**To do:**
Among the entries below, please repeat exactly and only the lines from the line containing "Fault Manager opens." to the line containing "Behind SIB0 is", both lines included.
Extracted entries Block Start
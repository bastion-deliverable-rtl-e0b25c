# Aging-fault detection instruments on an IEEE 1687 network

Transistor aging slowly eats into timing slack and analog margins. It does not break a chip at
once. The idea here is to put small monitors next to the logic and let the test-access network
that already exists (IEEE 1149.1 TAP plus IEEE 1687 "IJTAG" segment insertion bits) also carry
their results. The central piece is a *self-reconfiguring* IJTAG network. A monitor that sees a
fault opens its own path through a tree of modified SIBs, with no scan needed. The Fault
Manager that polls the network then reaches the faulty monitor in a single scan, instead of
opening one hierarchy level per scan.

Around that network sit four more structures that use the same access method:

- a BIST engine for several ADCs behind an optimized network;
- a timing-slack monitor on a small target circuit;
- an F/C/X status-flag network that turns instrument faults into interrupts, clock blocking
  and an Update-delay calibration;
- a trigger logic block that starts instruments on events.

This RTL follows the BASTION project deliverable on embedded instruments for aging-fault
detection with IEEE 1687. Where it departs from that description, the sections below say so.

All RTL is SystemVerilog-2017 and synthesizable. The only exception is the clock delay line,
which is a behavioural model.

## The self-reconfiguring fault-monitor network (`srn_system`)

### Structure (`srn_network`)

The scan path runs from TDI to TDO through three elements:

1. `SIB_ins`: a regular SIB. Its segment holds the ordinary test and debug instruments. That
   segment is outside this RTL and comes out on the `ins_*` ports.
2. `SIB0`: a regular SIB that only the Fault Manager opens.
3. `ErrorFlag`: a one-bit register.

Behind SIB0 is a balanced K-ary tree of modified SIBs (`msib`), H levels deep. Each of the
N = K^H leaves has a monitor's EMR in its segment. The EMR is a 3-bit register: a 2-bit error
code plus a mask bit. Siblings are chained in index order. As a result, on TDO the last
sibling's bit comes first, and a SIB's own bit comes out just ahead of its segment.

The defaults are K = 3 and H = 7, which gives 2187 monitors. This is the largest network of the
original evaluation and the one that was taken to layout there.

### The modified SIB

A modified SIB is a normal SIB with two extra wires:

- `open` comes either from the monitor's fault flag or from the OR of the `toopen` outputs of
  its children.
- The request is gated with the SIB's *inverted select*. The gated request sets the U flip-flop
  asynchronously and is also passed upward on `toopen`.

So a fault opens every SIB between the monitor and SIB0 at once, without a TCK edge. A SIB that
is already on the active scan path never changes under the scanner. ErrorFlag captures the OR
of the first-level requests, so one bit tells whether anything is pending.

Static timing tools report a loop for this structure. The path is U → select of the children →
their gated request → this SIB's set. The loop cannot oscillate: the set only ever drives U to
1, and U holds that value. This is explained in the `msib` header.

### Fault Manager (`fault_manager`)

The Fault Manager is a hardware tester that drives TMS/TDI and reads TDO of its own TAP. It
works in three phases:

1. **Initialisation.** It opens the tree one level per scan: the scan lengths are
   `3 + (K^(j+1)-K)/(K-1)` for j = 0..H. It then does one full scan of `3 + T + 3N` bits that
   writes every mask bit to 0. T is the number of tree SIBs.
2. **Polling.** Each poll is a 3-bit scan through SIB_ins, SIB0 and ErrorFlag, so one loop
   takes 7 TCK. If ErrorFlag reads 1, the same scan writes 1 into SIB0.
3. **Localization.** The next scan follows the path the monitors opened. A parser walks the
   bits in pre-order, last sibling first:
   - a closed SIB is a single bit;
   - an open leaf is followed by its EMR;
   - the scan ends after the SIB_ins bit.

   Each open EMR gives one `loc_valid` report with its monitor index and code. Shifting an
   EMR pulses its `clear` line, which acknowledges the monitor. The update at the end of the
   scan closes everything again.

For one fault the localization scan is `3 + K*H + 3` bits: 27 bits at the default size.
Several faults in one round cost K more bits for each extra open inner SIB, plus 3 bits for
each extra EMR. The original description also counts `1 + k*h` SIBs on the path. It adds its
own fixed overhead, so its absolute times differ from these bit counts by a few cycles.

The original text describes the poll as six TCK with two shifts (SIB0 and ErrorFlag). Its
timing diagrams show three shifted bits and a 7-TCK loop, because SIB_ins is also on the path.
This RTL follows the diagrams.

### Monitors (`fault_monitor`, `emr`)

A monitor keeps a sticky flag and the code of its first fault until it is acknowledged. The
mask resets to 1 and faults are ignored while masked. Monitors run on `clk`, which must not be
slower than TCK, because the acknowledge pulse lasts one TCK per shifted bit.

## ADC BIST network (`adc_bist_system`, `adc_bist`)

Each ADC has a digital BIST engine (`adc_bist`). The engine applies a 14-bit capacitance
configuration (`capData`) and starts charging. It then counts system clocks until the
comparator fires. `status` is 1 when that count equals the 16-bit `counterRef`, and `DataOut`
holds the count for debug. If the count saturates, the run fails.

Three engines sit behind one TAP in the optimized arrangement. Behind SIB_ins, each ADC has:

- a conf SIB with a 2-bit register: start/done and interrupt/status;
- a data SIB with a 30-bit register: capData and counterRef in, DataOut out.

A set-up scan with one ADC's SIBs open is 39 bits. A status read with the data SIB closed is 9
bits. Start crosses from TCK to the ADC clock as a toggle through a 3-flip-flop synchronizer.

The capacitor array and the comparator are analog and not part of the RTL. They connect
through `cap_cfg`, `charge` and `cmp`. The testbenches use a simple stand-in
(`tb/adc_cap_model.sv`) whose charge time depends on the configuration and on an aging
parameter.

## Timing-slack monitor (`slack_monitor`, `clk_delay_line`, `fa_target`)

The target is a one-bit full adder with registered outputs. Its combinational sum is sampled
by four flip-flops. Their clocks are ClockEnable and three copies delayed by 20 ps each, from
`clk_delay_line`, a behavioural model that needs delay cells in silicon. A healthy path is
stable across the window, so all four flip-flops agree. An aged path still moves inside the
window, so they disagree, and the pattern in `q` shows where the edge fell.

The flip-flops update one after another while the taps rise. Because of this, the mismatch is
registered on the falling edge of the last tap. `warning` then holds for one clock period.

## Status flags, clock blocking and calibration (`flag_system`)

Every supervised module owns an `fcx_cell` behind a SIB. The cell holds four bits:

- **F**: a fault was seen;
- **C**: no uncorrected fault. Its default is 1, and it drops for an uncorrected fault;
- **X**: mask;
- **CC**: enables clock blocking.

All F flags are ORed and all C flags are ANDed by plain gates, without clocks. The Instrument
Manager (`instrument_manager`) synchronizes both and raises `irq` when F = 1 and C = 0. With
CC set, the module's `clock_control` latch-based gate stops that module's clock while its own
F = 1 and C = 0. Writing 1 to the F bit by scan clears the fault.

Calibration measures how late the Update signal reaches an instrument. The steps are:

1. The CAL bit is set in one cell.
2. That cell forces F = 0 and C = 0. The manager, started by `cal_start`, waits for this F&C =
   00 state.
3. The manager raises its own Update front (`upd_cal`). The front goes through the same
   SIB-gated AND as the normal Update.
4. The cell returns the front on C. The manager counts system clocks until C rises.

`cal_count` is the round trip plus a constant 2-cycle synchronizer latency. Register layout,
from the first bit out: F (write 1 clears), X, CC, CAL, C (read only).

## Trigger logic (`trigger_logic`)

The trigger logic starts an instrument on the rising edge of `trig_src`. Start can be direct
or delayed by `start_delay` cycles. The trigger stops in one of four ways:

- when the source drops;
- `stop_delay` cycles after the source drops;
- only on `clear`;
- on `instr_done`.

After a run, the block re-arms in one of three ways: only on a new `arm`, at once, or after
`rearm_delay` cycles. The configuration is a `trig_cfg_t` input (see `trig_pkg`). The scan
register that holds it in a real network is left to the integrator.

## Top level (`bastion_top`)

The top places the five structures side by side, each with its own ports. TCK is shared by
all IJTAG networks; `clk` is the system clock. There is one piece of glue: the slack warning
drives the fault input of flag module 0. A timing-slack problem therefore shows up as an
interrupt, and with CC set as a stopped module clock. The parameter defaults are the sizes
above.

## Departures and own choices

- No instruction register: each network is the only data register of its TAP.
- Updates take effect on the rising TCK edge that leaves Update-DR.
- The poll loop is 7 TCK (see above).
- The EMR has 2 code bits and a mask bit.
- The slack comparator is written as "flip-flops disagree". It is registered after the
  window. The 20 ps stage delay is an assumed value.
- The flag network has one SIB level and four modules. The flag-register layout, F-clear by
  writing 1, and the CAL bit are own choices.
- Trigger configuration is a port; the delays are 16-bit.
- Network sizes that are not powers of K cannot be built as balanced trees and are not
  supported.

## Simulating

Each block has a self-checking testbench `tb/<module>_tb.sv`, which prints
`TB_RESULT checks=… failures=…`. Example with plain Verilator:

```
verilator --binary --timing -Irtl -Itb rtl/ijtag_pkg.sv rtl/trig_pkg.sv rtl/*.sv \
    tb/adc_cap_model.sv tb/bastion_top_tb.sv --top-module bastion_top_tb -j 8
./obj_dir/Vbastion_top_tb
```

`bastion_top_tb` runs the full default size with no parameter overrides. It:

1. initialises the 2187-monitor network;
2. localizes one random fault in a 27-bit scan;
3. runs one ADC BIST;
4. provokes and clears a slack warning through the flag network;
5. fires the trigger logic.

It builds in about 1.5 minutes and runs in about 1 minute. The subsystem testbenches use
smaller trees (for example K = 3, H = 2) and cover the rest:

- multi-fault rounds;
- all 42 ADC runs with an aged ADC;
- every slack window position;
- every trigger mode;
- calibration round trips.

Testbenches in `tb/` use `tb/scan_drv.svh` (direct scan control) and `tb/jtag_drv.svh` (TAP
driver).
Extracted entries Block End
**Task result:**
2. `SIB0`: a regular SIB that only the Fault Manager opens.
3. `ErrorFlag`: a one-bit register.

Behind SIB0 is a balanced K-ary tree of modified SIBs (`msib`), H levels deep. Each of the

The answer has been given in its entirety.